After Zeb went home, the remaining sensible-librarian portion of my brain told me to put on some PJs, hide under the covers, and read the Guide for the Newly Undead. But the idea seemed so confining. Surely my night life wasn’t supposed to get more boring after becoming a vampire. I knew I would just sit there twitching, unable to concentrate. I didn’t want to stay home, but I didn’t know where I could go. I wasn’t comfortable going to any of the known vamp clubs and bars in our end of the state. I wouldn’t have been able to make it home by sunrise, anyway. And besides Gabriel and Missy, I didn’t know any vampires. Knowing my luck, I’d offend someone with some archaic undead etiquette issue and end up staked.


So I did what any other rational person does at two A.M. I went to Wal-Mart. If nothing else, I wanted to check out the “special dietary needs” aisle, which translates into vampire products.

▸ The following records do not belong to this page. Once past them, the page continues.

// tb_hub_bringup: the Hub's link bring-up sequence, run on the full top.
//
// Stage 1: the Hub sends the static test pattern on its Combined_TTC/DATA
//          links; a ROD-side receiver checks a50f00bc / 00000000 / counter /
//          be800000 with the counter stepping once per frame.
// Stage 2: the ROD sends the same kind of pattern on Readout_Ctrl; with CRC
//          checking off the Hub locks and its shadow registers show the
//          expected words, the counter changing every frame.
// Stage 3: retransmit mode: the Readout_Ctrl message received from the ROD
//          comes back on the links to the ROD and to FEX slot 3.
// Stage 4: normal operation with CRC checking on: real Readout_Ctrl messages
//          from the ROD and correct Combined_TTC/DATA frames (valid CRC, the
//          ROD's busy flag and slot 3's link resets) at the ROD and slot 3.
module tb_hub_bringup;
  import hub_pkg::*;
  import tb_ref_pkg::*;

  logic clk = 0, rst = 1;
  always #3.119 clk = ~clk;

  logic [31:0] rdctrl_rx_data;  logic [3:0] rdctrl_rx_charisk;  logic rdctrl_rx_code_err;
  logic rdctrl_locked, rdctrl_version_ok;
  rdctrl_fields_t rdctrl_fields;
  ctrl_msg_t rdctrl_shadow;
  logic [15:0] rdctrl_crc_err_cnt, rdctrl_align_err_cnt;
  logic [31:0] ohub_rx_data;    logic [3:0] ohub_rx_charisk;    logic ohub_rx_code_err;
  logic ohub_locked;
  cttc_fields_t ohub_fields;
  logic [15:0] ohub_crc_err_cnt, ohub_align_err_cnt;
  logic [N_CTTC_DEST-1:0][31:0] cttc_tx_data;
  logic [N_CTTC_DEST-1:0][3:0]  cttc_tx_charisk;
  logic cttc_frame_start;
  ttc_info_t ttc;
  logic [31:0] control_channel;
  logic [N_FEX-1:0] other_rod_channel_up;
  logic [7:0] shelf_addr, slot_addr;
  logic [31:0] alerts_in;
  logic [15:0] rod_geo_addr;
  ipb_wbus_t ipb_in;  ipb_rbus_t ipb_out;
  axis8_t [1:0] mac_rx;  logic [1:0] mac_rx_tready;
  axis8_t ipbc_rx;  logic ipbc_rx_tready;
  axis8_t ipbc_tx;  logic ipbc_tx_tready;
  axis8_t [1:0] mac_tx;  logic [1:0] mac_tx_tready;
  logic mac_owner;

  hub_top dut (.*);

  int checks = 0, failures = 0;

  task automatic chk(bit ok, string what);
    checks++;
    if (!ok) begin failures++; $display("FAIL %s at %0t", what, $time); end
  endtask

  initial begin
    #1000000;
    failures++;
    $display("watchdog expired");
    $display("TB_RESULT checks=%0d failures=%0d", checks, failures);
    $finish;
  end

  // ---------------------------------------------------------------- ROD transmitter model
  logic    rod_pattern = 1;
  msg128_t rod_msg = '0;
  logic [31:0] rod_count = 0;
  int      rod_idx = 0;
  msg128_t rod_snap;
  always @(posedge clk) begin
    if (rod_idx == 0) begin
      rod_snap  = rod_pattern ? {32'hBE800000, rod_count, 32'h0, 32'hA50F00BC} : rod_msg;
      rod_count <= rod_count + 1;
    end
    rdctrl_rx_data    <= rod_snap[32*rod_idx +: 32];
    rdctrl_rx_charisk <= (rod_idx == 0) ? 4'b0001 : 4'b0000;
    rod_idx = (rod_idx + 1) % 4;
  end
  assign rdctrl_rx_code_err = 0;
  assign {ohub_rx_data, ohub_rx_charisk, ohub_rx_code_err} = '0;

  // ---------------------------------------------------------------- receivers at the ROD and slot 3
  // Hunts for the comma on each link independently and keeps the last frame.
  localparam int NMON = 2;
  int        mon_link[NMON] = '{DEST_ROD, 0};
  ctrl_msg_t mon_asm[NMON], mon_last[NMON];
  int        mon_w[NMON] = '{-1, -1};
  int        mon_frames[NMON] = '{0, 0};
  always @(posedge clk) if (!rst) begin
    for (int i = 0; i < NMON; i++) begin
      logic [31:0] d; logic [3:0] k;
      d = cttc_tx_data[mon_link[i]]; k = cttc_tx_charisk[mon_link[i]];
      if (k == 4'b0001 && d[7:0] == 8'hBC) mon_w[i] = 0;
      if (mon_w[i] >= 0) begin
        mon_asm[i][mon_w[i]] = d;
        if (mon_w[i] == 3) begin
          mon_last[i] = mon_asm[i];
          mon_frames[i]++;
          mon_w[i] = -1;
        end else mon_w[i]++;
      end
    end
  end

  task automatic frames(int n);
    int f0;
    f0 = mon_frames[0];
    wait (mon_frames[0] >= f0 + n);
    @(negedge clk);
  endtask

  task automatic ipb_write(logic [31:0] a, logic [31:0] wd);
    @(negedge clk);
    ipb_in = '{addr: a, wdata: wd, strobe: 1'b1, write: 1'b1};
    do @(negedge clk); while (!ipb_out.ack && !ipb_out.err);
    chk(ipb_out.ack, "IPbus write acknowledged");
    ipb_in.strobe = 1'b0;
  endtask

  initial begin
    logic [31:0] c0;
    ipb_in = '0; mac_rx = '0; ipbc_rx_tready = 1; ipbc_tx = '0; mac_tx_tready = '1;
    ttc = '0; control_channel = 0; other_rod_channel_up = 0;
    shelf_addr = 8'h02; slot_addr = 8'h01; alerts_in = 0;
    repeat (4) @(negedge clk);
    rst = 0;

    // Stage 1: Hub test pattern, Hub receivers without CRC check
    ipb_write(3, 32'h0000_0041);
    frames(3);
    for (int i = 0; i < NMON; i++) begin
      chk(mon_last[i][0] == 32'hA50F00BC && mon_last[i][1] == 0 && mon_last[i][3] == 32'hBE800000,
          $sformatf("stage 1 pattern words on link %0d", mon_link[i]));
    end
    c0 = mon_last[0][2];
    frames(5);
    chk(mon_last[0][2] == c0 + 5, "stage 1 pattern counter steps once per frame");

    // Stage 2: ROD pattern received by the Hub
    frames(6);
    chk(rdctrl_locked, "stage 2 Readout_Ctrl locked on the ROD pattern");
    chk(rdctrl_shadow[0] == 32'hA50F00BC && rdctrl_shadow[1] == 0 &&
        rdctrl_shadow[3] == 32'hBE800000, "stage 2 shadow registers hold the expected words");
    c0 = rdctrl_shadow[2];
    frames(4);
    chk(rdctrl_shadow[2] == c0 + 4, "stage 2 counter word advances");
    chk(rdctrl_fields.channel_up == 12'h50F && !rdctrl_fields.rod_busy, "stage 2 decoded fields");

    // Stage 3: Readout_Ctrl retransmitted as Combined_TTC to the ROD and slot 3
    ipb_write(3, 32'h0000_00C0);
    frames(3);
    for (int i = 0; i < NMON; i++)
      chk(mon_last[i][0] == 32'hA50F00BC && mon_last[i][3] == 32'hBE800000 &&
          rdctrl_shadow[2] - mon_last[i][2] <= 4,
          $sformatf("stage 3 ROD message looped back on link %0d", mon_link[i]));
    c0 = mon_last[1][2];
    frames(3);
    chk(mon_last[1][2] == c0 + 3, "stage 3 counter follows the ROD");

    // Stage 4: real messages, CRC on
    rod_msg = ref_rdctrl(4'h0, 1'b1, 1'b0, 12'h001, 24'h00000C, 6'h0);
    rod_pattern = 0;
    ipb_write(3, 32'h0000_0002);
    frames(8);
    c0 = 32'(rdctrl_crc_err_cnt);
    frames(4);
    chk(rdctrl_locked && 32'(rdctrl_crc_err_cnt) == c0, "stage 4 locked with CRC checking");
    for (int i = 0; i < NMON; i++) begin
      chk(mon_last[i][3][31:23] == ref_crc(mon_last[i]), $sformatf("stage 4 CRC on link %0d", mon_link[i]));
      chk(mon_last[i][3][4] == 1'b1 && mon_last[i][3][5] == 1'b1 && mon_last[i][3][22:20] == 3'h2,
          $sformatf("stage 4 busy, link enable, shelf on link %0d", mon_link[i]));
    end
    chk(mon_last[1][3][3:0] == 4'hC && mon_last[1][3][6], "stage 4 slot 3 link reset and channel up");
    chk(mon_last[0][3][3:0] == 4'h0, "stage 4 ROD link has no link reset");

    $display("TB_RESULT checks=%0d failures=%0d", checks, failures);
    $finish;
  end
endmodule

There are three things vampires need to know about grocery shopping just after they’re turned. One, the smell of freshly cut meat is far more appealing. Two, the ice cream aisle is not fun anymore. And the cheesy glow of fluorescent lights is even more unbearable with super senses.


Even at this hour, I was nervous to be venturing out into public for the first time as a vampire. Despite living there for most of my life, I’d never felt I was part of the Hollow. I was accepted, but I didn’t belong. I loved the people there, but I knew I wasn’t like them. From high school on, I knew I’d never be happy following in my mama’s footsteps, marrying some nice boy she picked for me, hauling our kids to basketball practice after school and church every Sunday, making Velveeta-based casseroles for pot-luck barbecues with his fishing buddies. I was different. Not better, just different. I read books that didn’t have Danielle Steele’s airbrushed face smiling out from the back cover. I didn’t consider Panda Express to be exotic cuisine. I honestly did not care whether the Half-Moon Howlers made it to the regional championships.